Rider-Ericsson Engine Company


The US Rider-Ericsson Engine Company was the successor of the DeLamater Iron Works and the Rider Engine Company, having bought from both companies their extensive plants and entire stocks of engines and patterns, covering all styles of Rider and Ericsson hot air pumping engines brought out by both of the old companies since 1844, excepting the original Ericsson engine, the patterns of which were burned in the DeLameter fire of 1888.

Engines

The company specialized in hot air pumping engines. A hot air engine is an external combustion engine. All hot air engines consist of a hot side and a cold side. Mechanical energy is derived from a hot air engine as air is repeatedly heated and cooled, expanding and contracting, and imparting pressure upon a reciprocating piston.

Early hot air engines

In his patent of 1759, Henry Wood was the first to document the powering an engine by the changing volume of air as it changed temperature. George Cayley was the first to build a working model in 1807. The Reverend Robert Stirling is generally credited with the "invention" of the hot air engine in 1816 for his development of a "regenerator" which conserves heat energy as the air moves between the hot and cold sides of the engine. Technically, not all hot air engines utilize regenerators, but the term hot air engine and Stirling engine are sometimes used interchangeably.

Rider's engine

The Rider style engine is an "alpha" engine which uses two separate cylinders. As air in the hot side cylinder heats, it expands, driving the piston upward. The crankshaft now moves the cold side piston upward, drawing the hot air over to the cold side. The air cools, contracts, and pulls the hot side piston downward. The cold side piston then pushes the cool air over to the hot side, and the cycle repeats.

Ericsson's engine

The Ericsson style engine is a "beta" engine, which contains both the power piston and displacer within one cylinder.

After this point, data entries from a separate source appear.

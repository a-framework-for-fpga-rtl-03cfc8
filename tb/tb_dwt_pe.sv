// tb_dwt_pe: self-checking testbench of the 1-D DBWT processing element.
//
// Streams frames of random 9-bit samples, continuously and with random gaps,
// into a PE with the full multiplier count (M = 5) and into one folded down
// to M = 2, and compares every (low, high) pair and its first-of-sequence
// flag with the reference model. It also checks that the M = 5 PE never
// stalls (one sample per cycle) and that its latency from the odd sample to
// the output is ceil(9/M) + 1 = 3 cycles, and that the M = 2 PE does stall.
module tb_dwt_pe;
  import dbwt_ref_pkg::*;

  localparam int N = 32;
  localparam int FRAMES = 6;

  logic clk = 0, rst_n = 0;
  always #5 clk = ~clk;

  int checks = 0, failures = 0;
  int cycle = 0;
  always @(posedge clk) cycle <= cycle + 1;

  // shared stimulus
  logic               v, first;
  logic signed [15:0] d;
  logic               rdy5, rdy2;
  logic               ov5, of5, ov2, of2;
  logic signed [15:0] lo5, hi5, lo2, hi2;
  logic signed [35:0] al5, ah5, al2, ah2;

  dwt_pe #(.M(5)) dut5 (.clk, .rst_n, .in_valid(v && rdy2), .in_first(first), .in_data(d),
                        .in_ready(rdy5), .out_valid(ov5), .out_first(of5), .out_lo(lo5),
                        .out_hi(hi5), .out_acc_lo(al5), .out_acc_hi(ah5));
  dwt_pe #(.M(2)) dut2 (.clk, .rst_n, .in_valid(v && rdy5), .in_first(first), .in_data(d),
                        .in_ready(rdy2), .out_valid(ov2), .out_first(of2), .out_lo(lo2),
                        .out_hi(hi2), .out_acc_lo(al2), .out_acc_hi(ah2));

  int exp_lo[$], exp_hi[$], exp_first[$];
  int exp_lo2[$], exp_hi2[$], exp_first2[$];
  int stalls5 = 0, stalls2 = 0;
  int last_out_cycle;

  always @(posedge clk) if (rst_n) begin
    if (v && !rdy5) stalls5++;
    if (v && !rdy2) stalls2++;
    if (ov5) begin
      checks++;
      last_out_cycle = cycle;
      if (exp_lo.size() == 0) begin failures++; $display("M5: unexpected output"); end
      else begin
        int el, eh, ef;
        el = exp_lo.pop_front(); eh = exp_hi.pop_front(); ef = exp_first.pop_front();
        if (int'(lo5) != el || int'(hi5) != eh || int'(of5) != ef) begin
          failures++;
          $display("M5 mismatch: got %0d %0d %0b exp %0d %0d %0d", lo5, hi5, of5, el, eh, ef);
        end
      end
    end
    if (ov2) begin
      checks++;
      if (exp_lo2.size() == 0) begin failures++; $display("M2: unexpected output"); end
      else begin
        int el, eh, ef;
        el = exp_lo2.pop_front(); eh = exp_hi2.pop_front(); ef = exp_first2.pop_front();
        if (int'(lo2) != el || int'(hi2) != eh || int'(of2) != ef) begin
          failures++;
          $display("M2 mismatch: got %0d %0d exp %0d %0d", lo2, hi2, el, eh);
        end
      end
    end
  end

  // Offer one sample at a falling edge; return at the falling edge after the
  // rising edge that accepted it.
  int t_acc;
  task automatic put(input int x, input bit f);
    v = 1; first = f; d = 16'(x);
    #1;
    while (!(rdy5 && rdy2)) begin @(negedge clk); #1; end
    t_acc = cycle;
    @(negedge clk);
    v = 0; first = 0;
  endtask

  task automatic send_frame(input bit gaps, output int first_cycle, output int done_cycle);
    iarr_t x, lo, hi;
    x = new[N];
    foreach (x[i]) x[i] = $signed($urandom_range(0, 511)) - 256;
    dwt1d(x, lo, hi);
    foreach (lo[m]) begin
      exp_lo.push_back(lo[m]);  exp_hi.push_back(hi[m]);  exp_first.push_back(int'(m == 0));
      exp_lo2.push_back(lo[m]); exp_hi2.push_back(hi[m]); exp_first2.push_back(int'(m == 0));
    end
    first_cycle = cycle;
    for (int i = 0; i < N; i++) begin
      if (gaps) while ($urandom_range(0, 2) == 0) begin
        v = 0; @(negedge clk);
      end
      put(x[i], i == 0);
    end
    v = 0; first = 0;
    done_cycle = cycle;
  endtask

  initial begin
    int c0, c1;
    v = 0; first = 0; d = 0;
    repeat (3) @(posedge clk);
    rst_n = 1;
    @(negedge clk);
    for (int f = 0; f < FRAMES; f++) begin
      send_frame(f % 2 == 1, c0, c1);
    end
    repeat (40) @(posedge clk);
    checks++;
    if (exp_lo.size() != 0 || exp_lo2.size() != 0) begin
      failures++; $display("missing outputs %0d %0d", exp_lo.size(), exp_lo2.size());
    end
    // M = 5 must never stall; M = 2 (5 cycles per pair) must.
    checks++;
    if (stalls5 != 0) begin failures++; $display("M5 stalled %0d times", stalls5); end
    checks++;
    if (stalls2 == 0) begin failures++; $display("M2 never stalled"); end
    // latency of the full-rate PE: measured alone on a continuous frame
    begin
      iarr_t x, lo, hi;
      int t_in;
      x = new[N];
      foreach (x[i]) x[i] = i - 7;
      dwt1d(x, lo, hi);
      foreach (lo[m]) begin
        exp_lo.push_back(lo[m]); exp_hi.push_back(hi[m]); exp_first.push_back(int'(m == 0));
        exp_lo2.push_back(lo[m]); exp_hi2.push_back(hi[m]); exp_first2.push_back(int'(m == 0));
      end
      for (int i = 0; i < N; i++) put(x[i], i == 0);
      t_in = t_acc;
      repeat (60) @(posedge clk);
      checks++;
      // the last sample is taken at edge t_in; out_valid is seen C + 1 = 3
      // edges later
      if (last_out_cycle - t_in != 3) begin
        failures++; $display("latency: last in %0d, last out %0d", t_in, last_out_cycle);
      end
    end
    checks++;
    if (exp_lo.size() != 0 || exp_lo2.size() != 0) begin
      failures++; $display("missing outputs at end");
    end
    $display("TB_RESULT checks=%0d failures=%0d", checks, failures);
    $finish;
  end

  initial begin
    repeat (20000) @(posedge clk);
    failures++;
    $display("watchdog expired");
    $display("TB_RESULT checks=%0d failures=%0d", checks, failures);
    $finish;
  end
endmodule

The cylinder has a hot end, within the firebox, and a cold end, surrounded by a water jacket. As the air is heated within the cylinder, the air expands, driving the piston upward. The displacer next moves downward, pushing the air from the hot side into the cool side of the cylinder. The air then contracts, pulling the piston downward. The displacer then moves the air from the cool side to the hot side, the cycle begins again.